[Saved entries]
"""

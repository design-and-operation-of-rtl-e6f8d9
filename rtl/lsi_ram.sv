// lsi_ram: the 1K-word RAM on the processor board, at byte addresses
// 0-3776 (octal) of address page 0 only.
//
// It holds the trap and interrupt vectors and the stack, so that every
// configuration has memory at the bottom of the address space.  A board
// switch (ENABLE) can take it off the bus so that another memory board may
// be placed at 0.  The document gives the size, the address range, the page
// restriction and the disable switch; the reply latency (LATENCY clocks of
// 50 ns) is this design's choice.
//
// Interface: the extended Q-bus request in, a one-clock reply out.
module lsi_ram
  import acc_pkg::*;
#(
  parameter bit ENABLE  = 1'b1,
  parameter int LATENCY = 6
) (
  input  logic      clk,
  input  logic      rst,
  input  qbus_req_t req,
  output qbus_rsp_t rsp
);
  // page 0, byte addresses 000000-003776
  wire sel = ENABLE && (req.addr[17:11] == 7'b0);

  qbus_mem #(.WORDS(1024), .LATENCY(LATENCY), .READ_ONLY(1'b0)) u_mem (
    .clk, .rst, .req, .sel, .rsp
  );
endmodule
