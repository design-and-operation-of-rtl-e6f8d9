// Testbench for lsi_ram: writes and reads across the 1K words at 0-3776 on
// page 0, checks the reply latency, that other pages and addresses get no
// reply, and that the disable switch removes the memory.
module tb_lsi_ram;
  import acc_pkg::*;
  logic clk = 0, rst = 1;
  qbus_req_t req = '0;
  qbus_rsp_t rsp, rsp_off, rsp_on;
  always #25 clk = ~clk;
  `include "tb_util.svh"
  `include "tb_qbus.svh"

  lsi_ram #(.LATENCY(6)) dut (.clk, .rst, .req, .rsp(rsp_on));
  lsi_ram #(.ENABLE(1'b0)) dut_off (.clk, .rst, .req, .rsp(rsp_off));
  assign rsp = rsp_on | rsp_off;

  initial begin
    repeat (200000) @(posedge clk);
    failures++; finish_tb();
  end

  logic [15:0] rd, model [1024];
  bit ok; int lat;
  initial begin
    repeat (3) @(posedge clk); rst = 0;
    for (int k = 0; k < 1024; k += 37) begin
      model[k] = 16'(k * 16'o1234 + 7);
      qb_write(18'(2 * k), model[k]);
    end
    for (int k = 0; k < 1024; k += 37) begin
      qb_cycle(1'b0, 18'(2 * k), 16'h0, rd, ok, lat);
      check(ok && rd == model[k], $sformatf("word %0d = %h expected %h", k, rd, model[k]));
      check(lat == 6, $sformatf("latency %0d", lat));
    end
    qb_write(18'o3776, 16'hBEEF);
    qb_read(18'o3776, rd);
    check(rd == 16'hBEEF, "top word");
    // not on page 1, not at 4000
    qb_cycle(1'b0, 18'o203776, 16'h0, rd, ok, lat, 30);
    check(!ok, "page 1 not answered");
    qb_cycle(1'b0, 18'o004000, 16'h0, rd, ok, lat, 30);
    check(!ok, "004000 not answered");
    finish_tb();
  end
endmodule
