// prom_board: the 450-ns PROM board (2K x 8 UV-erasable PROMs), 4K or 8K
// words, with its base address set by a DIP switch.
//
// The switch decoding is the same as that of the static RAM board:
// switches 1-5 give the base address and switch 6 the size (1 = 4K,
// 0 = 8K), closed meaning logic 0.  The contents are the user's program,
// read from INIT_FILE (hex, word 0 at the base address).  Writes are answered
// but change nothing.  The 450-ns cycle is modelled as a reply after
// LATENCY = 9 clocks of 50 ns.
//
// Interface: the extended Q-bus request in, a one-clock reply out.
module prom_board
  import acc_pkg::*;
#(
  parameter logic [1:6] SW        = 6'b00010_1,   // 4K words at 040000
  parameter string      INIT_FILE = "",
  parameter int         LATENCY   = 9
) (
  input  logic      clk,
  input  logic      rst,
  input  qbus_req_t req,
  output qbus_rsp_t rsp
);
  wire sel = SW[6] ? (req.addr[17:13] == SW[1:5])
                   : (req.addr[17:14] == SW[1:4]);

  qbus_req_t lreq;
  always_comb begin
    lreq = req;
    if (SW[6]) lreq.addr[13] = 1'b0;
  end

  qbus_mem #(.WORDS(8192), .LATENCY(LATENCY), .READ_ONLY(1'b1), .INIT_FILE(INIT_FILE)) u_mem (
    .clk, .rst, .req(lreq), .sel, .rsp
  );
endmodule
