// Testbench for prom_board: a 4K board at 040000 and an 8K board at 400000
// loaded from a hex file; checks the contents, the read-only behaviour, the
// 450-ns (9-clock) cycle and the address decoding of the switch tables.
module tb_prom_board;
  import acc_pkg::*;
  logic clk = 0, rst = 1;
  qbus_req_t req = '0;
  qbus_rsp_t rsp, rsp4, rsp8;
  always #25 clk = ~clk;
  `include "tb_util.svh"
  `include "tb_qbus.svh"

  prom_board #(.SW(6'b00010_1), .INIT_FILE("tb/prom_board_init.hex")) dut4 (.clk, .rst, .req, .rsp(rsp4));
  prom_board #(.SW(6'b10001_0), .INIT_FILE("tb/prom_board_init.hex")) dut8 (.clk, .rst, .req, .rsp(rsp8));
  assign rsp = rsp4 | rsp8;

  initial begin
    repeat (50000) @(posedge clk);
    failures++; finish_tb();
  end

  logic [15:0] rd;
  bit ok; int lat;
  initial begin
    repeat (3) @(posedge clk); rst = 0;
    qb_cycle(1'b0, 18'o040000, 16'h0, rd, ok, lat);
    check(ok && rd == 16'hA001, "4K word 0");
    check(lat == 9, $sformatf("450-ns latency %0d", lat));
    qb_read(18'o040004, rd); check(rd == 16'hA003, "4K word 2");
    qb_write(18'o040004, 16'h1234);
    qb_read(18'o040004, rd); check(rd == 16'hA003, "read only");
    qb_read(18'o400002, rd); check(rd == 16'hA002, "8K word 1 at 400002");
    qb_read(18'o437776, rd); check(rd == 16'h0000, "8K last word");
    qb_cycle(1'b0, 18'o060000, 16'h0, rd, ok, lat, 30); check(!ok, "060000 outside 4K board");
    qb_cycle(1'b0, 18'o440000, 16'h0, rd, ok, lat, 30); check(!ok, "440000 outside 8K board");
    finish_tb();
  end
endmodule
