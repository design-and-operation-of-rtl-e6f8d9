// sram_board: the 200-ns static RAM board, 4K or 8K words, with its base
// address set by a DIP switch.
//
// Switches 1-5 give the base address and switch 6 the size (open = 1 = 4K,
// closed = 0 = 8K), closed meaning logic 0.  With 4K words the board answers
// when address bits 17:13 equal switches 1-5, so it can start on any
// 20000 (octal) boundary; with 8K words bits 17:14 are compared with switches
// 1-4 and switch 5 is ignored.  These decodings reproduce the document's
// switch tables.  The reply comes LATENCY = 11 clocks (550 ns) after the
// request, so that a whole bus cycle lasts about the 575 ns of bus
// synchronisation the document measured with this 200-ns memory.
//
// Interface: the extended Q-bus request in, a one-clock reply out.
module sram_board
  import acc_pkg::*;
#(
  parameter logic [1:6] SW      = 6'b00100_1,   // 4K words at 100000
  parameter int         LATENCY = 11
) (
  input  logic      clk,
  input  logic      rst,
  input  qbus_req_t req,
  output qbus_rsp_t rsp
);
  wire sel = SW[6] ? (req.addr[17:13] == SW[1:5])
                   : (req.addr[17:14] == SW[1:4]);

  // word index: 12 bits for 4K, 13 bits for 8K
  qbus_req_t lreq;
  always_comb begin
    lreq = req;
    if (SW[6]) lreq.addr[13] = 1'b0;
  end

  qbus_mem #(.WORDS(8192), .LATENCY(LATENCY), .READ_ONLY(1'b0)) u_mem (
    .clk, .rst, .req(lreq), .sel, .rsp
  );
endmodule
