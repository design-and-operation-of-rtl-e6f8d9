// Testbench for sram_board: two boards, one set to 4K words at 100000 and
// one to 8K words at 200000 (switch 5 ignored), checked against the
// document's switch tables: data written is read back, the reply takes
// 11 clocks (550 ns), and addresses just outside each board get no reply.
module tb_sram_board;
  import acc_pkg::*;
  logic clk = 0, rst = 1;
  qbus_req_t req = '0;
  qbus_rsp_t rsp, rsp4, rsp8;
  always #25 clk = ~clk;
  `include "tb_util.svh"
  `include "tb_qbus.svh"

  sram_board #(.SW(6'b00100_1)) dut4 (.clk, .rst, .req, .rsp(rsp4));  // 4K at 100000
  sram_board #(.SW(6'b01001_0)) dut8 (.clk, .rst, .req, .rsp(rsp8));  // 8K at 200000
  assign rsp = rsp4 | rsp8;

  initial begin
    repeat (50000) @(posedge clk);
    failures++; finish_tb();
  end

  logic [15:0] rd;
  bit ok; int lat;
  initial begin
    repeat (3) @(posedge clk); rst = 0;
    qb_write(18'o100000, 16'h0101);
    qb_write(18'o117776, 16'h0202);
    qb_write(18'o200000, 16'h0303);
    qb_write(18'o237776, 16'h0404);
    qb_write(18'o220000, 16'h0505);
    qb_cycle(1'b0, 18'o100000, 16'h0, rd, ok, lat);
    check(ok && rd == 16'h0101, "4K first word");
    check(lat == 11, $sformatf("reply after %0d clocks, 550 ns expected", lat));
    qb_read(18'o117776, rd); check(rd == 16'h0202, "4K last word");
    qb_read(18'o200000, rd); check(rd == 16'h0303, "8K first word");
    qb_read(18'o237776, rd); check(rd == 16'h0404, "8K last word");
    qb_read(18'o220000, rd); check(rd == 16'h0505, "8K upper half distinct");
    qb_cycle(1'b0, 18'o120000, 16'h0, rd, ok, lat, 30); check(!ok, "120000 outside 4K board");
    qb_cycle(1'b0, 18'o240000, 16'h0, rd, ok, lat, 30); check(!ok, "240000 outside 8K board");
    qb_cycle(1'b0, 18'o076000, 16'h0, rd, ok, lat, 30); check(!ok, "076000 outside");
    finish_tb();
  end
endmodule
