// cl_tester: logic of the Channel Link tester.
//
// The tester receives one ADF output link through a Channel Link
// deserializer and is controlled from a PC. Two modes:
//  - capture: after `arm`, the next DEPTH (2048) received frames are stored,
//    either from the next clock or from the next frame marker (bit 35), for
//    the PC to read and display;
//  - bit error test: the ADF board sends its PRBS-23 stream; on `sync` the
//    tester seeds its own generator from the word just received and from
//    then on compares every received word bit by bit with the prediction,
//    counting bit errors, errored words and words checked.
// Capturing 2048 frames and the bit-by-bit comparison against the same
// pseudo-random stream follow the tester description; here a frame is one
// 36-bit transfer of the link, and the PC link (parallel port or RS232) is
// reduced to a register bus.
//
// Register bus (word addresses): bus_addr[12] = 1 reads capture memory,
// entry bus_addr[11:1], low 32 bits when bus_addr[0] = 0, bits 35:32 when 1.
// Otherwise: 0 control (write: bit 0 mode 0 capture / 1 error test, bit 1
// arm, bit 2 trigger on frame marker, bit 3 sync, bit 4 clear counters;
// bits 1, 3, 4 are pulses), 1 status {locked, capture done, capturing},
// 2 frames captured, 3 bit errors, 4 words checked (low 32 bits),
// 5 errored words, 6 words checked (high 32 bits). The 64-bit word counter
// covers multi-day runs (12 days at 60.56 MHz is about 6.3e13 words).
// bus_rdata is valid one clock after bus_addr.
module cl_tester
  import adf_pkg::*;
#(
  parameter int DEPTH = 2048
) (
  input  logic                clk,
  input  logic                rst_n,
  input  logic [CL_BUS_W-1:0] rx_data,
  input  logic [12:0]         bus_addr,
  input  logic [31:0]         bus_wdata,
  input  logic                bus_we,
  output logic [31:0]         bus_rdata
);
  localparam int AW = $clog2(DEPTH);

  logic              mode_ber, trig_marker;
  logic              waiting, capturing, capt_done;
  logic [AW:0]       capt_n;
  logic [LINK_W-1:0] cap_mem [DEPTH];
  logic              locked, chk_v;
  logic [LINK_W-1:0] rx_q, expected;
  logic [31:0]       err_bits, err_words;
  logic [63:0]       words;   // 12 days at 60.56 MHz is 6.3e13 words
  logic [LINK_W-1:0] cap_rd;
  logic [31:0]       reg_rd;
  logic              sel_mem, sel_hi;

  wire [LINK_W-1:0] rx = rx_data[LINK_W-1:0];
  wire wr_ctrl  = bus_we && !bus_addr[12] && bus_addr[2:0] == 3'd0;
  wire arm      = wr_ctrl && bus_wdata[1];
  wire sync_req = wr_ctrl && bus_wdata[3];
  wire clr      = wr_ctrl && bus_wdata[4];
  wire start    = waiting && !mode_ber && (!trig_marker || rx[LINK_W-1]);
  wire cap_wr   = start || capturing;
  wire [LINK_W-1:0] diff = rx_q ^ expected;

  prbs_gen #(.W(LINK_W)) u_prbs (
    .clk, .rst_n, .load(sync_req), .seed(rx[22:0]), .en(locked), .word(expected));

  always_ff @(posedge clk) begin
    if (!rst_n) begin
      mode_ber <= 1'b0; trig_marker <= 1'b0;
      waiting <= 1'b0; capturing <= 1'b0; capt_done <= 1'b0; capt_n <= '0;
      locked <= 1'b0; chk_v <= 1'b0; rx_q <= '0;
      err_bits <= '0; words <= '0; err_words <= '0;
    end else begin
      if (wr_ctrl) begin
        mode_ber    <= bus_wdata[0];
        trig_marker <= bus_wdata[2];
      end
      // capture
      if (arm) begin
        waiting <= 1'b1; capturing <= 1'b0; capt_done <= 1'b0; capt_n <= '0;
      end else if (cap_wr) begin
        waiting   <= 1'b0;
        capturing <= 1'b1;
        capt_n    <= capt_n + 1'b1;
        if (capt_n == (AW+1)'(DEPTH - 1)) begin
          capturing <= 1'b0;
          capt_done <= 1'b1;
        end
      end
      // bit error test
      if (sync_req)                      locked <= 1'b1;
      else if (wr_ctrl && !bus_wdata[0]) locked <= 1'b0;
      rx_q  <= rx;
      chk_v <= locked && !sync_req;
      if (clr || sync_req) begin
        err_bits <= '0; words <= '0; err_words <= '0;
      end else if (chk_v && mode_ber) begin
        words    <= words + 1'b1;
        err_bits <= err_bits + 32'($countones(diff));
        if (diff != '0) err_words <= err_words + 1'b1;
      end
    end
  end

  always_ff @(posedge clk) begin
    if (cap_wr && !mode_ber) cap_mem[capt_n[AW-1:0]] <= rx;
    cap_rd  <= cap_mem[bus_addr[AW:1]];
    sel_mem <= bus_addr[12];
    sel_hi  <= bus_addr[0];
    unique case (bus_addr[2:0])
      3'd0: reg_rd <= {27'd0, 1'b0, 1'b0, trig_marker, 1'b0, mode_ber};
      3'd1: reg_rd <= {29'd0, locked, capt_done, capturing};
      3'd2: reg_rd <= 32'(capt_n);
      3'd3: reg_rd <= err_bits;
      3'd4: reg_rd <= words[31:0];
      3'd5: reg_rd <= err_words;
      3'd6: reg_rd <= words[63:32];
      default: reg_rd <= '0;
    endcase
  end

  assign bus_rdata = !sel_mem ? reg_rd : (sel_hi ? 32'(cap_rd[LINK_W-1:32]) : cap_rd[31:0]);
endmodule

"""

• What is expected: Where a line of the data includes the string "reply", list that line.

• Solved exercise:
// restriction and the disable switch; the reply latency (LATENCY clocks of
// Interface: the extended Q-bus request in, a one-clock reply out.
// page 0, checks the reply latency, that other pages and addresses get no
// reply, and that the disable switch removes the memory.
// but change nothing.  The 450-ns cycle is modelled as a reply after
// Interface: the extended Q-bus request in, a one-clock reply out.
// switch tables.  The reply comes LATENCY = 11 clocks (550 ns) after the
// Interface: the extended Q-bus request in, a one-clock reply out.
// document's switch tables: data written is read back, the reply takes
// 11 clocks (550 ns), and addresses just outside each board get no reply.
    check(lat == 11, $sformatf("reply after %0d clocks, 550 ns expected", lat));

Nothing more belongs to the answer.